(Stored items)
◇ ◇ ◇
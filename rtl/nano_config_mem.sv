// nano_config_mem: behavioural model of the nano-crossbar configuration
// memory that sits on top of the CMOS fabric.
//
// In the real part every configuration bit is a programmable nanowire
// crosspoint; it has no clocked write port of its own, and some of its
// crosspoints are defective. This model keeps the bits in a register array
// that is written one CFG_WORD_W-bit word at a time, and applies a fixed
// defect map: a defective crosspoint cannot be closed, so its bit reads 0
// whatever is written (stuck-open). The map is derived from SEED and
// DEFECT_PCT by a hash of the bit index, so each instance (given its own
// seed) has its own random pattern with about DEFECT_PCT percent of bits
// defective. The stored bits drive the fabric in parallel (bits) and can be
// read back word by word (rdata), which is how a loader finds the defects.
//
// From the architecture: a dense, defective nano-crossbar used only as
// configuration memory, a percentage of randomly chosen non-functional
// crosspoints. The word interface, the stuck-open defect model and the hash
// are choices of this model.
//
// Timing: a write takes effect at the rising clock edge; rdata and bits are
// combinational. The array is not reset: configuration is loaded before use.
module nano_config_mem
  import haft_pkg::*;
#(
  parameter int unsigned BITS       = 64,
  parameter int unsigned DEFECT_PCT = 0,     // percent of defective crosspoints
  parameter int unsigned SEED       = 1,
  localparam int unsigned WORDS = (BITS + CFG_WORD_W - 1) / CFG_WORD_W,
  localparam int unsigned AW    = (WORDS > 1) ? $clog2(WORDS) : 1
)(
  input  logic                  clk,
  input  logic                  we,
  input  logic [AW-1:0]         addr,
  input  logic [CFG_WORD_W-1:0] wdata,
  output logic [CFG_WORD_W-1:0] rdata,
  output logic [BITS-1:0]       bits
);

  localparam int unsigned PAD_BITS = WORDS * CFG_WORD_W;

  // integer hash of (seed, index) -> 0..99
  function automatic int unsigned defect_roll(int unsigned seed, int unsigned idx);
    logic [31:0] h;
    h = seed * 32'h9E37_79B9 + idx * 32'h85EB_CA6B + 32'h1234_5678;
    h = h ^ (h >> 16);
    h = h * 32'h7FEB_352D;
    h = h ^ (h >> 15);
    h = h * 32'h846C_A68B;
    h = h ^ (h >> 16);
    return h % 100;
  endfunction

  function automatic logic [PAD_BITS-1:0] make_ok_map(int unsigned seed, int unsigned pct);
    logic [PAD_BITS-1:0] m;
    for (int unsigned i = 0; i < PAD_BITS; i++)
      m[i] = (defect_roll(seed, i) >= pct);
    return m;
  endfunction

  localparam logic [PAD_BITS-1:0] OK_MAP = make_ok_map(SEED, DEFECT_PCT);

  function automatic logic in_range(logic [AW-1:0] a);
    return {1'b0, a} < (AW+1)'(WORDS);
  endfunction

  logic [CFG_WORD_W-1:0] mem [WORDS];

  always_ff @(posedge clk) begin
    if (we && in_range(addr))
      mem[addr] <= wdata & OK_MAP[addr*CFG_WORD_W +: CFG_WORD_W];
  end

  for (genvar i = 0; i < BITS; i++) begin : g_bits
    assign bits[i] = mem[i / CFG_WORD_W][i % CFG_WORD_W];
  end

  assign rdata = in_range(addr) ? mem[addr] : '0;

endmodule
◇ ◇ ◇
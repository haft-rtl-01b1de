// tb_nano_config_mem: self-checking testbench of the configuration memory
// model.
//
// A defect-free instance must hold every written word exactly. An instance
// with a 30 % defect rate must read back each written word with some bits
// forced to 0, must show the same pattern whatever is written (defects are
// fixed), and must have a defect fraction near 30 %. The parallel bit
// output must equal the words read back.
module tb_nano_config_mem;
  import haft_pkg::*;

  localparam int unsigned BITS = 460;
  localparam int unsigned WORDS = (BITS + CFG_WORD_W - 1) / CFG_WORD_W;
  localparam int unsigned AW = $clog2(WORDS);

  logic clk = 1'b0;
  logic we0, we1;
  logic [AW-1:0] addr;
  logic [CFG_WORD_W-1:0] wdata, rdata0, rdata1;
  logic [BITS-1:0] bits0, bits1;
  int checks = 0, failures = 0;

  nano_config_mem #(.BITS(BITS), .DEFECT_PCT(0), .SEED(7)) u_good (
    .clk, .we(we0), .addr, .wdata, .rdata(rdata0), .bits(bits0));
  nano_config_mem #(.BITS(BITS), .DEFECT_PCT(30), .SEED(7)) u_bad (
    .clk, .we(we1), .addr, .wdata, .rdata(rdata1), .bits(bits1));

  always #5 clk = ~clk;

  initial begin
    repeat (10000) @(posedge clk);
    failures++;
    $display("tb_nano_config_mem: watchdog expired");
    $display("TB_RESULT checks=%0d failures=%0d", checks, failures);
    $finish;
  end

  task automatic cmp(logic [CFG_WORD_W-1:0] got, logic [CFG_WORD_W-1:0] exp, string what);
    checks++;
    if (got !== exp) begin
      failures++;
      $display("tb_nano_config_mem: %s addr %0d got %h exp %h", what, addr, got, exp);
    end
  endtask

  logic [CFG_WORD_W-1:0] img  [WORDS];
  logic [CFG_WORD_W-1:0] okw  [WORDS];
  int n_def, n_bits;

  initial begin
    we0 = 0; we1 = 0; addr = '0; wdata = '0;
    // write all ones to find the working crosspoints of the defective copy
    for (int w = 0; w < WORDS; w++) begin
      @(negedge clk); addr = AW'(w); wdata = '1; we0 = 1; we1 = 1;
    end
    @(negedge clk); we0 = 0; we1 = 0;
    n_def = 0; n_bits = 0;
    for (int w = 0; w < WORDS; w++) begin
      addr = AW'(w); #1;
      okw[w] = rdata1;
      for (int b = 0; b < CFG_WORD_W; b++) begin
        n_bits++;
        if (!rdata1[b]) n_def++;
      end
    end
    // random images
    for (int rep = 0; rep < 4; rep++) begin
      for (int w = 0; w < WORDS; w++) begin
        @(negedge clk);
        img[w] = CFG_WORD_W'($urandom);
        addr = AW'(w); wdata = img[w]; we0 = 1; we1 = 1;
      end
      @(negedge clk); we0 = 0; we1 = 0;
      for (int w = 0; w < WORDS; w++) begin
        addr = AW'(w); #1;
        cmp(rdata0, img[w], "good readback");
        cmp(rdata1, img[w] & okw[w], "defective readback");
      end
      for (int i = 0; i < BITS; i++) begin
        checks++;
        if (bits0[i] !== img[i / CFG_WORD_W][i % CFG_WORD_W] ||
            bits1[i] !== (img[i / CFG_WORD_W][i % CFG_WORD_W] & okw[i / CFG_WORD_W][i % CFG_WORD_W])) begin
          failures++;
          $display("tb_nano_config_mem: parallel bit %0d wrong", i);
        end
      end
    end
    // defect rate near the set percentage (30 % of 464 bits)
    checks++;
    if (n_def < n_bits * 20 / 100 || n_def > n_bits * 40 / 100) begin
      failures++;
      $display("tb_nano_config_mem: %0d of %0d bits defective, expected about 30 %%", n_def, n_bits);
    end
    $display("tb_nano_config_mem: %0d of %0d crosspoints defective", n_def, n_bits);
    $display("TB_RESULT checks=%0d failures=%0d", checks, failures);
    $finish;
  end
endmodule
◇ ◇ ◇
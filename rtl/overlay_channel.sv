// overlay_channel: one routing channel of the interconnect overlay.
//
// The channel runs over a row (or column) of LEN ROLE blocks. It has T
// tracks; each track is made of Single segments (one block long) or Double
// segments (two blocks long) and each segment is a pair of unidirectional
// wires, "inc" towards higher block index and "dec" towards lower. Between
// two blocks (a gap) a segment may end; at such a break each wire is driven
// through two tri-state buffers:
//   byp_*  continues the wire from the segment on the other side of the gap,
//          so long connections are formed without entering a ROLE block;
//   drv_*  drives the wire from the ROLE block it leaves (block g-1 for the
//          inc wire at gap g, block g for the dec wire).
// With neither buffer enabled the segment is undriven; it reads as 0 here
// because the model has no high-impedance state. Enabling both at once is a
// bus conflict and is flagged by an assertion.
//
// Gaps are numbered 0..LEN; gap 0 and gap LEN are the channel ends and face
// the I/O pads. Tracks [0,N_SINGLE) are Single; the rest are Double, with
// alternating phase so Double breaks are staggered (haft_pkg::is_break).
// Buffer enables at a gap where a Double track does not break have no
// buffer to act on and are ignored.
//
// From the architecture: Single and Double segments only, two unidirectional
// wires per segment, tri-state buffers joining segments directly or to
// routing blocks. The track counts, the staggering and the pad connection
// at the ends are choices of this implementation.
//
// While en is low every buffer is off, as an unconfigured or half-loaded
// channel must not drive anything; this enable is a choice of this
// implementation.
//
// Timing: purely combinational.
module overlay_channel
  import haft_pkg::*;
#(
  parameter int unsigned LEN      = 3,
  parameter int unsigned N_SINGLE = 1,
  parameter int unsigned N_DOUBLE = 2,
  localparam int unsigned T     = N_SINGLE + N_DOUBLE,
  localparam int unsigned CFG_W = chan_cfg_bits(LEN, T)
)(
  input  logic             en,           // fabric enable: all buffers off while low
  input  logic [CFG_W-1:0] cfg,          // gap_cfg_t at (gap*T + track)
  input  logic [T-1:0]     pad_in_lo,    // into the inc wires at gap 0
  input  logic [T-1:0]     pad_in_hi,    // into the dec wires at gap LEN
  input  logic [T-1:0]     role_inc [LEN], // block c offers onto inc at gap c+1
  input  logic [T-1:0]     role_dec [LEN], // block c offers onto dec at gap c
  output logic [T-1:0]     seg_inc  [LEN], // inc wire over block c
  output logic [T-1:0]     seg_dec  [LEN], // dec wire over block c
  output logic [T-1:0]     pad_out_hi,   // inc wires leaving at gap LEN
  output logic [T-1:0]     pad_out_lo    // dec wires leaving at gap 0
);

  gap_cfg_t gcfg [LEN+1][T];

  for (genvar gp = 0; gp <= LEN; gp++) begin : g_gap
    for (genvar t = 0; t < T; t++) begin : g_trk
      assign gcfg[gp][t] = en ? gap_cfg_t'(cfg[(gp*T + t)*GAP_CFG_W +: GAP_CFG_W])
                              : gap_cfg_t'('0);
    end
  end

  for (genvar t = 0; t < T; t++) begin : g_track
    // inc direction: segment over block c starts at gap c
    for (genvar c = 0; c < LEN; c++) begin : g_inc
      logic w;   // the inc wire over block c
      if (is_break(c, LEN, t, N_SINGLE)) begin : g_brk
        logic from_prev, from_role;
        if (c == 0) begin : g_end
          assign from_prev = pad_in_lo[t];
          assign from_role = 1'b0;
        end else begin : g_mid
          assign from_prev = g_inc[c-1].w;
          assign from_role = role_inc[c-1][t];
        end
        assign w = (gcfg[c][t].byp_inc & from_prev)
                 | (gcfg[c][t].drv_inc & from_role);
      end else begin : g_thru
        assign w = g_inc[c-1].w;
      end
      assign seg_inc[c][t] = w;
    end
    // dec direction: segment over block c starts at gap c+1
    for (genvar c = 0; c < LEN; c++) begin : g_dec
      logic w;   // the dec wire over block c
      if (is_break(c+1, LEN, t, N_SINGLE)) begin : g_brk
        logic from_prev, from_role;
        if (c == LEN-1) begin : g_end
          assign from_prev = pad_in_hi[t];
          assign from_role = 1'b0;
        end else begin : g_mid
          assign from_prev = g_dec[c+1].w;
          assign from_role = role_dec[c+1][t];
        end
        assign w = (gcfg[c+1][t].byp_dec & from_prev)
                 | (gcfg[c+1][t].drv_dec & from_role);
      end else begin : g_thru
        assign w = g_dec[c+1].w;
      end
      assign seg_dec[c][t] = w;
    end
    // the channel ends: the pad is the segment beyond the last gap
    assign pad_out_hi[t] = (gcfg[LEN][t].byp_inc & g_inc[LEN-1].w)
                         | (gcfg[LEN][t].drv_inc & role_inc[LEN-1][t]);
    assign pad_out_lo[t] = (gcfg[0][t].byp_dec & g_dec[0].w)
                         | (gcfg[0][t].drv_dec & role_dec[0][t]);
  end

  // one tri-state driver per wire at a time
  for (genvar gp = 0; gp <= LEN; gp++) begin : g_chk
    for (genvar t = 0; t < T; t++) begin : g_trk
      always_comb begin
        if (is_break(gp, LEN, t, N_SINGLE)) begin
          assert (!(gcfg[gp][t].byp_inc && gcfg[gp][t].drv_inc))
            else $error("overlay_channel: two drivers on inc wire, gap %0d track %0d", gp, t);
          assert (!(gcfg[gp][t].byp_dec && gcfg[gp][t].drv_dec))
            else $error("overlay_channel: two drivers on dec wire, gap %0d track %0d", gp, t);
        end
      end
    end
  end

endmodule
◇ ◇ ◇
TO DO »
Going back to the entries above, set down exactly the lines that begin at the one with "Timing: purely combinational." and end at the one with "[LEN], // inc wire over block c", both included, and nothing else.

EXERCISE SOLUTION »
// Timing: purely combinational.
module overlay_channel
  import haft_pkg::*;
#(
  parameter int unsigned LEN      = 3,
  parameter int unsigned N_SINGLE = 1,
  parameter int unsigned N_DOUBLE = 2,
  localparam int unsigned T     = N_SINGLE + N_DOUBLE,
  localparam int unsigned CFG_W = chan_cfg_bits(LEN, T)
)(
  input  logic             en,           // fabric enable: all buffers off while low
  input  logic [CFG_W-1:0] cfg,          // gap_cfg_t at (gap*T + track)
  input  logic [T-1:0]     pad_in_lo,    // into the inc wires at gap 0
  input  logic [T-1:0]     pad_in_hi,    // into the dec wires at gap LEN
  input  logic [T-1:0]     role_inc [LEN], // block c offers onto inc at gap c+1
  input  logic [T-1:0]     role_dec [LEN], // block c offers onto dec at gap c
  output logic [T-1:0]     seg_inc  [LEN], // inc wire over block c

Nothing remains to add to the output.